You can mange this configuration using a source control system like git. This gives you great control over your infrastructure. This also facilitates team collaboration on infrastructure. Terraform remote state makes things even better in a team environment.

On Google Cloud Platform (GCP), Terraform can manage resources starting from folders. It can manage projects, roles, policies etc. as well. Anyhow to do this, Terrafrom requires adequate power. Whether to do these with Terraform and how to manage the risks involved should be carefully thought out.

It's best to have Terraform execute in an automated environment. This environment can be tightly controlled (ex: limited access to the environment, well defined and controlled peocess for execution) for security and safety. This way, the adequate power I mentioned before can be well contianed.

The developer Terraform setups only get read-only access to the infrastructure, so they can do their task without hindrance and anxiety of causing unnecessary trouble.

Install Software and configure

One idea is to build VM images with Packer baking in as much as possible (Install software, add configuration) instead of installing/configuring upon provisioning. Anyhow, there will still be the need for startup scripts for tasks that can only be done once system is up. Adding the instace IP to a config file or having the instance join a cluster are couple examples.

This idea especially saves time in cases where there are lots of new deployments happening.

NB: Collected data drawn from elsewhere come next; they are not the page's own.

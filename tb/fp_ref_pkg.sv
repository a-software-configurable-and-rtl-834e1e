// fp_ref_pkg: reference conversions between IEEE-754 single precision and
// the simulator's double-precision real, used by the testbenches to work out
// expected results independently of the RTL arithmetic. real_to_f32 rounds
// to nearest even and flushes subnormal results to zero, the policy of the
// floating-point units under test.
package fp_ref_pkg;

  function automatic real f32_to_real(input logic [31:0] x);
    logic [63:0] d;
    if (x[30:23] == 8'h00) return 0.0;
    d = {x[31], 11'(int'(x[30:23]) - 127 + 1023), x[22:0], 29'b0};
    return $bitstoreal(d);
  endfunction

  function automatic logic [31:0] real_to_f32(input real r);
    logic [63:0] d;
    logic [23:0] m;
    logic [24:0] mr;
    logic        g, st;
    int          e;
    d = $realtobits(r);
    if (d[62:0] == 63'd0) return {d[63], 31'h0};
    e  = int'(d[62:52]) - 1023 + 127;
    m  = {1'b1, d[51:29]};
    g  = d[28];
    st = |d[27:0];
    mr = {1'b0, m} + {24'b0, g & (st | m[0])};
    if (mr[24]) begin
      mr = mr >> 1;
      e  = e + 1;
    end
    if (e >= 255) return {d[63], 8'hFF, 23'h0};
    if (e <= 0)   return {d[63], 31'h0};
    return {d[63], 8'(e), mr[22:0]};
  endfunction

  // Random normal number with a biased exponent in [emin, emax].
  function automatic logic [31:0] rand_f32(input int emin, input int emax);
    logic [31:0] r;
    r = $urandom;
    return {r[31], 8'(emin + int'($urandom % (emax - emin + 1))), r[22:0]};
  endfunction

endpackage
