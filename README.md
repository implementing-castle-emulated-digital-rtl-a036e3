# CASTLE: an emulated-digital CNN processor array and its test platform

A Cellular Neural Network (CNN) evolves a 2-D grid of analog state values.
Each cell's next state depends on its own 3x3 neighbourhood through two small
weight matrices (templates). CASTLE does not build that analog grid. It
computes the same dynamics digitally, one forward-Euler time step after
another, with a few pipelined 12-bit processors. The image streams through
them one line at a time.

This repository holds synthesizable SystemVerilog for:

* **the CASTLE chip** (`castle_chip`): a 2 x 3 array of processors. Each row
  of processors performs one Euler step. Each column owns a 40-cell-wide
  strip of every line. One chip is therefore 120 cells wide and applies two
  steps per pass of a frame.
* **the test platform** (`castle_platform`, the top): three chips side by
  side form one array 360 cells wide. Around them are four frame memories
  (LAM/LLM units), a template-select unit and a control FPGA. A host (DSP)
  drives everything through a small register bus.

Everything is in `rtl/`. Every module has a self-checking testbench in `tb/`.

## The computation

With the full-signal-range (FSR) model, each Euler step splits into two
phases, and both have the same form:

    phase 1:  g(i,j)    = sum B1[k,l] * u(i+k, j+l) + h*z(i,j)
    phase 2:  x'(i,j)   = clip( sum A1[k,l] * x(i+k, j+l) + g(i,j) ,  -1 .. +1 )

So one operation covers both phases. It is a 3x3 weighted sum plus a per-cell
additive value, followed by a limiter:

    y(i,j) = limit( sum_{k,l in -1..1} T(i,j)[k,l] * s(i+k, j+l)  +  c(i,j) )

* `T(i,j)` is one of 16 templates. It is chosen per cell by a 4-bit
  template-select address that travels with the cell.
* `c(i,j)` is the cell's additive value.
* The limiter has two modes, chosen by `lim`:
  * `LIM_FSR` clips to [-1, +1] and is used for phase 2;
  * `LIM_SAT` only saturates to the word range and is used for phase 1, where
    g is not bounded.

**Number formats** (`castle_pkg`):

* States, inputs and additives are 12-bit two's complement with 10 fraction
  bits, so +1.0 = 1024 and the range is about -2.0 .. +2.0.
* Coefficients are 12-bit with 8 fraction bits, giving about -8.0 .. +8.0.
* The nine products and the additive (shifted left by 8) are added at full
  precision in a 28-bit accumulator.
* The sum is then shifted right by 8, which rounds toward minus infinity, and
  limited.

Immutable infrastructure with Packer, Ansible and terraform: article

The other way is to do a Vanilla provision and have stuff installed/configured with a configuration management system like Puppet or Ansible.

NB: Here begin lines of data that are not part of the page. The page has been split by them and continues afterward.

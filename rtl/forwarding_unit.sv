// forwarding_unit: decides where each execute-stage operand comes from. The
// register values captured in ID_EX can be stale when one of the two
// instructions ahead (now in EX_MEM or MEM_WB) writes the same register. The
// nearer producer wins: EX_MEM first (its ALUOut), then MEM_WB (its
// write-back value, ALU result or loaded data). A load in EX_MEM cannot
// forward because its data is not read yet; the hazard unit stalls the
// consumer for one cycle so that the value arrives through MEM_WB. Register 0
// is never forwarded. Operand B is forwarded for the store data and R-type
// operands even when the ALU takes the immediate. Combinational.
module forwarding_unit
  import mips_pkg::*;
(
  input  reg_idx_t ex_rs_i,
  input  reg_idx_t ex_rt_i,
  input  logic     ex_reads_rs_i,
  input  logic     ex_reads_rt_i,
  input  logic     mem_valid_i,
  input  logic     mem_reg_write_i,
  input  logic     mem_is_load_i,
  input  reg_idx_t mem_dest_i,
  input  logic     wb_valid_i,
  input  logic     wb_reg_write_i,
  input  reg_idx_t wb_dest_i,
  output fwd_sel_e fwd_a_o,
  output fwd_sel_e fwd_b_o
);
  function automatic fwd_sel_e pick(input logic reads, input reg_idx_t src);
    if (!reads || src == '0) return FWD_NONE;
    if (mem_valid_i && mem_reg_write_i && !mem_is_load_i && mem_dest_i == src)
      return FWD_EX_MEM;
    if (wb_valid_i && wb_reg_write_i && wb_dest_i == src)
      return FWD_MEM_WB;
    return FWD_NONE;
  endfunction

  always_comb begin
    fwd_a_o = pick(ex_reads_rs_i, ex_rs_i);
    fwd_b_o = pick(ex_reads_rt_i, ex_rt_i);
  end
endmodule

Managing multiple environments

Let's take an example case of multiple environments. Imagine that we have dev, QA/staging and production environments. The ideal is to keep these environments identical. If we are to follow this, we can do it with Terraform without duplicating code.

For this just have the terraform in one code repository and manage different configurations (.tfvars files) inside directories. This write-up explains this idea very well.

Anyhow, nothing is perfect. Especially if the technical ideals clash with finances. When this happens, the technical ideals go out of the window real quick.

For example you may have to give up on having identical dev, staging and prod environment. In this case we have to copy the code between different code repos created per each environment. This can be messy and error prone. But when there are changes in infra between environments, managing it in one code repo is also gonna be messy and complicated.

When infra between environments change, the tradeoffs of copying code base seem to win at least with my current experience in Terraform. Usually when the infrastructure are different they are likely to get further diverged.

Terraform Workspaces

Terraform Workspaces can be utilized for deploying multiple environments with the same code base. Workspaces will manage the state for each workspace <=> environment separately with supported backends.

Testing

Misc

  • Try to support one or minimum number of Operating Systems.
    • This helps reducing cognitive load required in operations.
    • Makes it easier to debug
  • Always think through and agree upon naming conventions.
    • Saves confusion
    • Document these to have everyone on the same page

Notes

System Policy can be put in code thanks to Open Policy Agent